Özellikle hasta bir de diabetus mellitus, yani diyabet hastalığına, ya da yaygınca kullanılan bir diğer ismi ile şeker hastalığına yakalandı ise muhtemelen hasta pankreas duktal adenokarsinomunun ilk evrelerindedir.

Pankreas duktal adenokarsinomu hastalığı günümüzde çok sık görülen bir kanser türü değildir. Sık görülmemesine karşın tehlikeli bir kanser türü olan pankreas duktal adenokarsinomu için uygulanan ve her hasta için geçerli olan genel bir tedavi bulunmamaktadır. Tedavi çeşidi ve bu tedavinin süreci pankreas duktal adenokarsinomu hastasının tümörünün özelliklerine ve hastanın spesifik sağlık geçmişine göre değişim gösterebilir.

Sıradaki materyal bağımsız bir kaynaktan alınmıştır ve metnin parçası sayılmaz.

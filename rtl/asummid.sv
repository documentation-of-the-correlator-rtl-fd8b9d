// asummid: the middle Analog Sum FPGA (ASUMMID).  It buffers one MAIN/AUX
// bus pair (buses 0/1) and forms its 8-antenna sums, delays them 6 clocks to
// meet the 28-antenna sums arriving from both ASUM2ND neighbours (input
// registered), adds the two 28-sums (ADD56ANT, combinational) and the local
// 8-sum (FINALADD, registered) into 64-antenna sums, adds the per-memory
// offsets that cancel masked antennas (ADDOFFSET), and sends each memory's
// byte through a quarter-clock delay (QUADCAP) to the LVDS output.
// OUTCTRL[1:0]/[5:4] give 0, 1/4, 1/2, 3/4 clock and OUTCTRL[3:2]/[7:6]
// give 3, 2, 1, 0 clocks of delay for M0/M1.  CONTROL[7] sends the random
// word (low byte on M0, high byte on M1) instead of the sums.
// Timing: with all buses entering at T the sums are out of ADDOFFSET at
// T+10, plus the QUADCAP delay.  Follows the documentation; the register
// placement and the random-byte split are this design's choices.
module asummid (
  input  logic              clk,
  input  logic              clk90,
  input  logic              rst,
  input  logic              ms16,
  input  logic              up_cs,
  input  logic              up_we,
  input  logic              up_re,
  input  logic [4:0]        up_sel,
  input  logic [7:0]        up_wdata,
  output logic [7:0]        up_rdata,
  input  logic [15:0]       bus_in  [2],
  output logic [15:0]       bus_out [2],
  input  logic signed [6:0] l_m0,
  input  logic signed [6:0] l_m1,
  input  logic signed [6:0] r_m0,
  input  logic signed [6:0] r_m1,
  output logic [7:0]        m0_out,
  output logic [7:0]        m1_out,
  output logic signed [7:0] m0_sum64,
  output logic signed [7:0] m1_sum64
);
  logic [7:0]  masks [2];
  logic [7:0]  control, offset0, offset1, outctrl;
  logic [15:0] rnd;
  asum_core #(.NBUS(2)) u_core (.clk, .rst, .ms16, .up_cs, .up_we, .up_re,
    .up_sel, .up_wdata, .up_rdata, .bus_in, .bus_out, .masks, .control,
    .offset0, .offset1, .outctrl, .rnd);

  logic signed [4:0] e_m0, e_m1, e_m0d, e_m1d;
  logic signed [6:0] il_m0, il_m1, ir_m0, ir_m1;
  logic signed [7:0] f_m0, f_m1, g_m0, g_m1;
  bb8ant u_bb (.clk, .main_bus(bus_out[0]), .aux_bus(bus_out[1]),
               .main_mask(masks[0]), .aux_mask(masks[1]), .m0_sum(e_m0), .m1_sum(e_m1));
  delay_line #(.W(5), .N(6)) u_dl0 (.clk, .d(e_m0), .q(e_m0d));
  delay_line #(.W(5), .N(6)) u_dl1 (.clk, .d(e_m1), .q(e_m1d));
  always_ff @(posedge clk) begin
    il_m0 <= l_m0;
    il_m1 <= l_m1;
    ir_m0 <= r_m0;
    ir_m1 <= r_m1;
  end
  asum_add #(.WA(7), .WB(7), .WO(8), .REG(1'b0)) u_a56_0 (.clk, .a(il_m0), .b(ir_m0), .sum(f_m0));
  asum_add #(.WA(7), .WB(7), .WO(8), .REG(1'b0)) u_a56_1 (.clk, .a(il_m1), .b(ir_m1), .sum(f_m1));
  asum_add #(.WA(8), .WB(5), .WO(8)) u_fin0 (.clk, .a(f_m0), .b(e_m0d), .sum(g_m0));
  asum_add #(.WA(8), .WB(5), .WO(8)) u_fin1 (.clk, .a(f_m1), .b(e_m1d), .sum(g_m1));
  add_offset u_off0 (.clk, .sum(g_m0), .offset(offset0), .q(m0_sum64));
  add_offset u_off1 (.clk, .sum(g_m1), .offset(offset1), .q(m1_sum64));

  logic [7:0] o0, o1;
  assign o0 = control[7] ? rnd[7:0]  : m0_sum64;
  assign o1 = control[7] ? rnd[15:8] : m1_sum64;
  quad_delay #(.W(8), .MAXI(4)) u_q0 (.clk, .clk90, .int_dly({1'b0, ~outctrl[3:2]}),
                                      .frac_dly(outctrl[1:0]), .din(o0), .dout(m0_out));
  quad_delay #(.W(8), .MAXI(4)) u_q1 (.clk, .clk90, .int_dly({1'b0, ~outctrl[7:6]}),
                                      .frac_dly(outctrl[5:4]), .din(o1), .dout(m1_out));
endmodule
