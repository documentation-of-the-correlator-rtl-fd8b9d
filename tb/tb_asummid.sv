// tb_asummid: middle Analog Sum FPGA with two random antenna buses and
// random 28-antenna sums from both neighbours.  Every clock it checks the
// bus pass-through and that the 64-antenna sums equal the local 8-antenna
// sums from ten clocks earlier plus both incoming sums from three clocks
// earlier plus the offsets, and that the output bytes follow with the
// OUTCTRL delay.  Masks and offsets are then written, the whole-clock output
// delays 0..3 are stepped through, the random-output mode is checked
// against the generator recurrence, and the common checks run on bus 0.
module tb_asummid;
  localparam int NB = 2;
  int checks = 0, failures = 0;
  logic clk = 0, clk90 = 0;
  always #5 clk = ~clk;
  initial begin #2.5; forever #5 clk90 = ~clk90; end
  logic rst, ms16 = 0;
  logic signed [6:0] l0, l1, r0, r1;
  logic signed [7:0] s0, s1;
  logic [7:0] o0, o1;
  int ih [64][2];
  logic [7:0] sh [64][2];
  int off [2] = '{0, 0};
  int idly = 0;
  int cyc = 0;
  always @(posedge clk) begin
    cyc++;
    if (cyc > 80000) begin
      failures++;
      $display("TB_RESULT checks=%0d failures=%0d", checks, failures);
      $finish;
    end
  end
  task automatic chk(bit ok, string msg);
    checks++;
    if (!ok) begin
      failures++;
      if (failures < 20) $display("FAIL %s", msg);
    end
  endtask
  // 2-bit sample weights 00=+1, 01=+3, 10=-3, 11=-1; masked antennas read 00
  function automatic int wt(logic [1:0] v);
    int t [4] = '{1, 3, -3, -1};
    return t[v];
  endfunction
  function automatic int ref4(logic [7:0] a, logic [3:0] m);
    int e = 0;
    for (int k = 0; k < 4; k++) e += wt(m[k] ? a[2*k +: 2] : 2'b00);
    return e;
  endfunction
  // microprocessor byte write and read, one-clock strobes
  logic up_cs = 0, up_we = 0, up_re = 0;
  logic [4:0] up_sel = 0;
  logic [7:0] up_wdata = 0, up_rdata;
  int quiet = 0;                      // clocks left without output checks
  task automatic upw(int sel, logic [7:0] d);
    @(negedge clk);
    up_cs = 1; up_we = 1; up_sel = 5'(sel); up_wdata = d;
    @(negedge clk);
    up_cs = 0; up_we = 0;
    quiet = 14;
  endtask
  task automatic upr(int sel, output logic [7:0] d);
    @(negedge clk);
    up_cs = 1; up_re = 1; up_sel = 5'(sel);
    @(negedge clk);
    up_cs = 0; up_re = 0;
    d = up_rdata;
    @(negedge clk);
  endtask
  // history of the bus inputs, one entry per clock
  localparam int H = 64;
  logic [15:0] hist [H][NB];
  logic [15:0] bus_in [NB], bus_out [NB];
  logic [7:0] mk [NB];
  bit sums_on = 1;
  function automatic logic [15:0] hb(int back, int k);
    return hist[(cyc - back + 16 * H) % H][k];
  endfunction
  asummid dut (.clk, .clk90, .rst, .ms16, .up_cs, .up_we, .up_re, .up_sel, .up_wdata, .up_rdata,
               .bus_in, .bus_out, .l_m0(l0), .l_m1(l1), .r_m0(r0), .r_m1(r1),
               .m0_out(o0), .m1_out(o1), .m0_sum64(s0), .m1_sum64(s1));
  function automatic int ref64(int m);
    int e = 0;
    for (int k = 0; k < NB; k++) e += ref4(hb(10, k)[8*m +: 8], mk[k][4*m +: 4]);
    return e / 2 + ih[(cyc - 3 + 16 * H) % H][m] + off[m];
  endfunction
  always @(negedge clk) if (!rst) begin
    sh[cyc % H][0] = s0;
    sh[cyc % H][1] = s1;
    if (quiet > 0) quiet--;
    else if (sums_on) begin
      for (int k = 0; k < NB; k++) chk(bus_out[k] == hb(1, k), "bus pass-through");
      chk(s0 == 8'(ref64(0)), $sformatf("M0 sum %0d expected %0d", s0, ref64(0)));
      chk(s1 == 8'(ref64(1)), $sformatf("M1 sum %0d expected %0d", s1, ref64(1)));
      chk(o0 == sh[(cyc - idly + H) % H][0] && o1 == sh[(cyc - idly + H) % H][1],
          $sformatf("output bytes, delay %0d", idly));
    end
    for (int k = 0; k < NB; k++) begin
      bus_in[k] = 16'($urandom);
      hist[cyc % H][k] = bus_in[k];
    end
    // each neighbour's 28-antenna sum lies within -42..42
    {l0, r0} = {7'($urandom_range(0, 84) - 42), 7'($urandom_range(0, 84) - 42)};
    {l1, r1} = {7'($urandom_range(0, 84) - 42), 7'($urandom_range(0, 84) - 42)};
    ih[cyc % H][0] = l0 + r0;
    ih[cyc % H][1] = l1 + r1;
  end
  // generic checks of one FPGA: bus pass-through, logic analyzer, test
  // multiplexer modes and the random-stream checker
  task automatic common_checks(int lab);
    logic [7:0] lo, hi;
    logic [15:0] snap [300];
    int c0, off;
    sums_on = 0;
    // logic analyzer on bus lab: clear, record what the bus carried
    upw(5, 8'h00);
    c0 = cyc;
    for (int i = 0; i < 300; i++) begin
      snap[i] = bus_out[lab];
      @(negedge clk);
    end
    upw(0, 8'h00);                    // UP_ADR = 0
    off = -1;
    for (int a = 0; a < 256; a++) begin
      upr(16 + 2 * lab, lo);
      upr(17 + 2 * lab, hi);
      if (a == 0)
        for (int o = 0; o < 4; o++) if (snap[o] == {hi, lo}) off = o;
      if (a == 0) chk(off >= 0, "logic analyzer starts at the clear");
      if (off >= 0) chk({hi, lo} == snap[off + a], $sformatf("logic analyzer word %0d", a));
    end
    // all-ones and count modes
    upw(1, 8'h07);
    repeat (3) @(negedge clk);
    for (int k = 0; k < NB; k++) chk(bus_out[k] == 16'hFFFF, "all-ones mode");
    upw(1, 8'h00);
    repeat (3) @(negedge clk);
    for (int k = 0; k < NB; k++) chk(bus_out[k] == 16'h0000, "zero mode");
    upw(1, 8'h05);
    @(negedge clk) ms16 = 1;
    @(negedge clk) ms16 = 0;
    @(negedge clk);
    c0 = int'(bus_out[0][7:0]);
    chk(c0 <= 3, "count restarted by the 16 ms pulse");
    for (int i = 0; i < 300; i++) begin
      chk(bus_out[0] == {8'(c0 + i), 8'(c0 + i)}, $sformatf("count mode step %0d: %h", i, bus_out[0]));
      @(negedge clk);
    end
    // random mode: the stream checker must see no errors, then errors on data
    upw(12, 8'h5A); upw(12, 8'hC3); upw(12, 8'h11); upw(12, 8'h96);
    upw(1, 8'h06);
    @(negedge clk) ms16 = 1;
    @(negedge clk) ms16 = 0;
    repeat (4) @(negedge clk);
    upw(4, 8'(NB - 1));
    repeat (500) @(negedge clk);
    upr(24, lo); upr(25, hi);
    chk({hi, lo} == 16'h0000, $sformatf("random stream: %0d errors", {hi, lo}));
    upw(1, 8'h04);
    repeat (100) @(negedge clk);
    upr(24, lo); upr(25, hi);
    chk({hi, lo} > 16'd50, $sformatf("data stream: %0d errors", {hi, lo}));
    sums_on = 1;
    quiet = 14;
  endtask
  initial begin
    logic [15:0] w [3];
    rst = 1;
    foreach (mk[k]) mk[k] = 8'hFF;
    foreach (bus_in[k]) bus_in[k] = 0;
    repeat (3) @(posedge clk);
    @(negedge clk) rst = 0;
    quiet = 14;
    repeat (1000) @(negedge clk);
    for (int r = 0; r < 4; r++) begin
      int nm [2];
      for (int k = 0; k < NB; k++) begin
        logic [7:0] m;
        m = 8'($urandom);
        upw(6 + k, m);
        mk[k] = m;
      end
      // offset = -(masked antennas / 2) per memory
      for (int m = 0; m < 2; m++) begin
        nm[m] = 0;
        for (int k = 0; k < NB; k++) nm[m] += 4 - $countones(mk[k][4*m +: 4]);
        upw(2 + m, 8'(-(nm[m] / 2)));
        off[m] = -(nm[m] / 2);
      end
      repeat (500) @(negedge clk);
    end
    // whole-clock output delays: OUTCTRL[3:2] = [7:6] = 3 - delay
    for (int d = 0; d < 4; d++) begin
      upw(14, {2'(3 - d), 2'b00, 2'(3 - d), 2'b00});
      idly = d;
      repeat (300) @(negedge clk);
    end
    upw(14, 8'hCC);
    idly = 0;
    // random output mode
    sums_on = 0;
    upw(1, 8'h84);
    repeat (4) @(negedge clk);
    for (int i = 0; i < 300; i++) begin
      w[i % 3] = {o1, o0};
      if (i >= 2) chk(w[i % 3] == 16'(corr_pkg::lfsr_step16({w[(i + 1) % 3], w[(i + 2) % 3]})),
                      "random output follows the generator");
      @(negedge clk);
    end
    upw(1, 8'h04);
    sums_on = 1;
    repeat (100) @(negedge clk);
    common_checks(0);
    repeat (200) @(negedge clk);
    $display("TB_RESULT checks=%0d failures=%0d", checks, failures);
    $finish;
  end
endmodule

Günümüzde, modern tıp teknolojilerinin geldiği noktada pankreas duktal adenokarsinomu hastalığı için uygulanan tedaviler son derece etkili tedaviler olabilmektedir. Özellikle hastalığın, yani pankreas duktal adenokarsinomunun erken evrelerde teşhis edilebilmesi için bu alanda yapılan çalışmalar hızlı bir şekilde devam etmektedir. Burada amaç hastayı tümörün erken evrelerinde tedavi etmek ve dolayısı ile tedaviden daha olumlu bir yanıt almaktır.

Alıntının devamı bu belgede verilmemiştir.